#### [Collected data]
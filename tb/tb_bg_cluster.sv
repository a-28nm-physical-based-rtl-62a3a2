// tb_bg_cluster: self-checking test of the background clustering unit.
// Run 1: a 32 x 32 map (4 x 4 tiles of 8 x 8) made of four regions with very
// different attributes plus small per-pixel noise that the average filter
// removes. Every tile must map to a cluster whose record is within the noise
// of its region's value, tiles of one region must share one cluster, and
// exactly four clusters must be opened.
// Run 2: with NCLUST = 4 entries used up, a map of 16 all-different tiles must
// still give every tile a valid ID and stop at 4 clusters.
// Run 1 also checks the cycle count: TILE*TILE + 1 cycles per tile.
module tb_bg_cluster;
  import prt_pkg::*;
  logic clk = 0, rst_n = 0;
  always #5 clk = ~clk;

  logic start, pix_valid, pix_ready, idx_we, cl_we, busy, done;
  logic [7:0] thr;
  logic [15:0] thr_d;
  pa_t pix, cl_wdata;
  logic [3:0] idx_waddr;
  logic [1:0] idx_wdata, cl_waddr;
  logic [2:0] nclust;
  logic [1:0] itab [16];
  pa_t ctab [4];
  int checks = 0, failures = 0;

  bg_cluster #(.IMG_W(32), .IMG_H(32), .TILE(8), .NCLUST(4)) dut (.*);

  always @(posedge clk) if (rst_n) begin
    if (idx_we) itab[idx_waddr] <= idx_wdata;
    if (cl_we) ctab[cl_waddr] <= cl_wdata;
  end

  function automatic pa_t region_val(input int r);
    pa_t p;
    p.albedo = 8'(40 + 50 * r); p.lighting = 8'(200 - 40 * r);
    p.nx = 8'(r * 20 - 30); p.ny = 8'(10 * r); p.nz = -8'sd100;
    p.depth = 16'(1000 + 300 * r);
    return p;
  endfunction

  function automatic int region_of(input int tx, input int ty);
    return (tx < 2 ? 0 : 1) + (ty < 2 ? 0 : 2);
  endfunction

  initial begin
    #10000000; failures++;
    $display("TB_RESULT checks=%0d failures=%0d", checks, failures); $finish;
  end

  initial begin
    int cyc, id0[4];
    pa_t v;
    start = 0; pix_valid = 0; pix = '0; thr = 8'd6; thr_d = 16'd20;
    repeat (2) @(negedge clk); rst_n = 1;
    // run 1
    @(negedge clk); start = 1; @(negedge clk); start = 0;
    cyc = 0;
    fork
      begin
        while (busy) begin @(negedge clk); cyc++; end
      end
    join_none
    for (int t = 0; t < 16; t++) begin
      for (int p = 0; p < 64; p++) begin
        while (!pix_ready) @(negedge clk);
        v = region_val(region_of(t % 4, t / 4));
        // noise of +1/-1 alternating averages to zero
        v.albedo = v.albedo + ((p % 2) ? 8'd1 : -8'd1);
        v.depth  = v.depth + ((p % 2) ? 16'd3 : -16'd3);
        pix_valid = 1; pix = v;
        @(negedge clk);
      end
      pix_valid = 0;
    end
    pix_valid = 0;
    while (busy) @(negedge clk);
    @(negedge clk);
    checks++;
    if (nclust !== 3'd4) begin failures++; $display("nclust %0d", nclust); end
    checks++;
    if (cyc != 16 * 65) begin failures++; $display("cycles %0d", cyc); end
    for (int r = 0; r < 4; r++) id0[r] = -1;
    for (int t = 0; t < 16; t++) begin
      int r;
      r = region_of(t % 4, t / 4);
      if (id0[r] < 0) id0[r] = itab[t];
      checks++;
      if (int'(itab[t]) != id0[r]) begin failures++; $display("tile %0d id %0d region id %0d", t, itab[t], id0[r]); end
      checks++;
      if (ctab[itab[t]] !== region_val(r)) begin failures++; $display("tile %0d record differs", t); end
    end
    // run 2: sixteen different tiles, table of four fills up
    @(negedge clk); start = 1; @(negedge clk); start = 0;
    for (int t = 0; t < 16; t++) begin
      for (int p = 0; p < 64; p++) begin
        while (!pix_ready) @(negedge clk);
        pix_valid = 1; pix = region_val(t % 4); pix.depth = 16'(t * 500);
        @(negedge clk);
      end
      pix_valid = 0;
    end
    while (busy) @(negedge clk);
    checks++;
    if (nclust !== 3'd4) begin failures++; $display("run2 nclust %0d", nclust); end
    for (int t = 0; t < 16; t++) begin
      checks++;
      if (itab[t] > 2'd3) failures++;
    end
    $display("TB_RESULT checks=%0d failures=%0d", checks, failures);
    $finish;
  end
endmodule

#### [Your assignment]
Find the string "tiles" in the entries above and return each line that holds it.

#### [Output of the task]
// Run 1: a 32 x 32 map (4 x 4 tiles of 8 x 8) made of four regions with very
// of its region's value, tiles of one region must share one cluster, and
// Run 2: with NCLUST = 4 entries used up, a map of 16 all-different tiles must
    // run 2: sixteen different tiles, table of four fills up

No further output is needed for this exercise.